O professor (UFPE) Marcondes Lima, metteur en scène, surge na pele de uma mulher que nasceu
homem. Usa modelos deslumbrantes e canta, sim, há vários momentos para exibição dos dotes musicais do elenco; eles, os atores, estão imersos num palco seminu, a
iluminação do veterano Jathyles Miranda cria um clima que tanto exibe quanto
esconde os personagens, num Fort-Da excitante; a sutil elegância da coreografia de Lilli Rocha e Paulo
Henrique Ferreira é pepita que dá prazer olhar; a grife amorosa de figuras encantadoras como Nínive Caldas, tem charme
ímpar.
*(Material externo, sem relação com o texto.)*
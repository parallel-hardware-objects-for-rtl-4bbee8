// tb_hw_object: self-checking test of the Hardware Object wrapper, here with
// the echo effect (multi-word context). The tb plays the matrix: it offers
// samples from a queue as the data FIFO, takes writes with random
// back-pressure, and keeps saved context words in a queue as the context
// FIFO. The object is stopped, its context saved, held in reset (unloaded),
// released (reloaded) and must continue the echo exactly where it left off.
// Checks every output sample against a reference echo, the target address
// of data and context writes, the context word count, and the one sample per
// cycle rate when nothing stalls.
module tb_hw_object;
  import hwo_pkg::*;
  localparam int DELAY = 4;
  logic clk = 0, obj_rst_n = 0;
  obj_t own;
  addr_t target, wr_addr;
  logic stop, stopped, running, rd_valid, rd_ready, ctx_valid, ctx_ready, wr_valid, wr_ready;
  stereo_t rd_data, ctx_data, wr_data;
  int checks = 0, failures = 0;

  hw_object #(.KIND(FX_ECHO), .DELAY(DELAY)) dut (.*);

  always #5 clk = ~clk;

  initial begin
    repeat (20000) @(posedge clk);
    failures++;
    $display("watchdog expired");
    $display("TB_RESULT checks=%0d failures=%0d", checks, failures);
    $finish;
  end

  task automatic chk(bit ok, string what);
    checks++;
    if (!ok) begin
      failures++;
      if (failures < 10) $display("FAIL %s at %0t", what, $time);
    end
  endtask

  function automatic int sat(int v);
    return v > 32767 ? 32767 : (v < -32768 ? -32768 : v);
  endfunction
  function automatic int asr1(int v);
    return (v >= 0) ? v / 2 : -((-v + 1) / 2);
  endfunction

  stereo_t in_q [$];     // data FIFO content
  stereo_t ctx_q [$];    // context FIFO content
  int hist_l [$], hist_r [$];
  int n_out = 0, n_ctx_wr = 0, bp = 100;

  // matrix model
  always_comb begin
    rd_valid  = in_q.size() > 0;
    rd_data   = rd_valid ? in_q[0] : '0;
    ctx_valid = ctx_q.size() > 0;
    ctx_data  = ctx_valid ? ctx_q[0] : '0;
  end

  always @(posedge clk) begin
    if (obj_rst_n) begin
      if (wr_valid && wr_ready) begin
        if (wr_addr == ctx_addr(own)) begin
          ctx_q.push_back(wr_data);
          n_ctx_wr++;
        end else begin
          int xl, xr, ol, orr;
          chk(wr_addr == target, "data target");
          xl = int'(in_q[0].l); xr = int'(in_q[0].r);
          ol = hist_l.size() == DELAY ? hist_l[0] : 0;
          orr = hist_r.size() == DELAY ? hist_r[0] : 0;
          chk(int'(wr_data.l) == sat(xl + asr1(ol)) && int'(wr_data.r) == sat(xr + asr1(orr)), "echo sample");
          hist_l.push_back(xl); hist_r.push_back(xr);
          if (hist_l.size() > DELAY) begin void'(hist_l.pop_front()); void'(hist_r.pop_front()); end
          n_out++;
        end
      end
      if (rd_valid && rd_ready) void'(in_q.pop_front());
      if (ctx_valid && ctx_ready) void'(ctx_q.pop_front());
    end
    wr_ready <= ($urandom % 100) < bp;
  end

  task automatic feed(int n);
    for (int i = 0; i < n; i++) begin
      stereo_t s;
      s.l = 16'($urandom % 20000) - 16'sd10000;
      s.r = 16'($urandom);
      in_q.push_back(s);
    end
  endtask

  initial begin
    own = 4'd4; target = 5'd5; stop = 0; wr_ready = 1;
    repeat (3) @(posedge clk);
    // first load: no saved context, fresh start
    @(negedge clk); obj_rst_n = 1;
    feed(40);
    begin
      automatic int t0 = n_out;
      repeat (45) @(posedge clk);
      chk(n_out - t0 == 40, "one sample per cycle");
    end
    bp = 60;
    feed(30);
    repeat (20) @(posedge clk);
    // stop in the middle of the stream
    @(negedge clk); stop = 1;
    wait (stopped);
    @(negedge clk);
    chk(n_ctx_wr == DELAY, "context words saved");
    chk(ctx_q.size() == DELAY, "context in FIFO");
    stop = 0;
    // unload, some cycles in reset, then load again
    obj_rst_n = 0;
    repeat (10) @(posedge clk);
    @(negedge clk); obj_rst_n = 1;
    feed(50);
    repeat (200) @(posedge clk);
    chk(ctx_q.size() == 0, "context restored");
    chk(in_q.size() == 0, "all samples processed");
    chk(n_out == 120, "sample count");
    $display("samples %0d, context words %0d", n_out, n_ctx_wr);
    $display("TB_RESULT checks=%0d failures=%0d", checks, failures);
    $finish;
  end
endmodule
E ver lá atrás, em cena, espetáculo já concluído, a camareira Irani
Galdino (lembrou-me o ponto de fuga do quadro que apreciei no Museu do Prado, em Madri, "As Meninas", de Diego Velázquez, que como Marcondes, incluiu-se na obra), me trouxe inusitado conforto, nessa época de vacas magras do teatro no Recife. Robério
Lucado e Daniel Barros não deixam de ser promissores, sendo que este último (vi o seu vigor cênico em outra peça, dirigido por Carlos Carvalho, posso afirmar que é o mais brilhante da nova geração de atores em Recife).
Parabéns, então a Ceronha Pontes, assistência de direção, Tadeu Gondim,
Gheuza Sena, Jades Sales, Arquimedes Amaro e à equipe do Teatro Apolo, sempre gentil e
eficiente.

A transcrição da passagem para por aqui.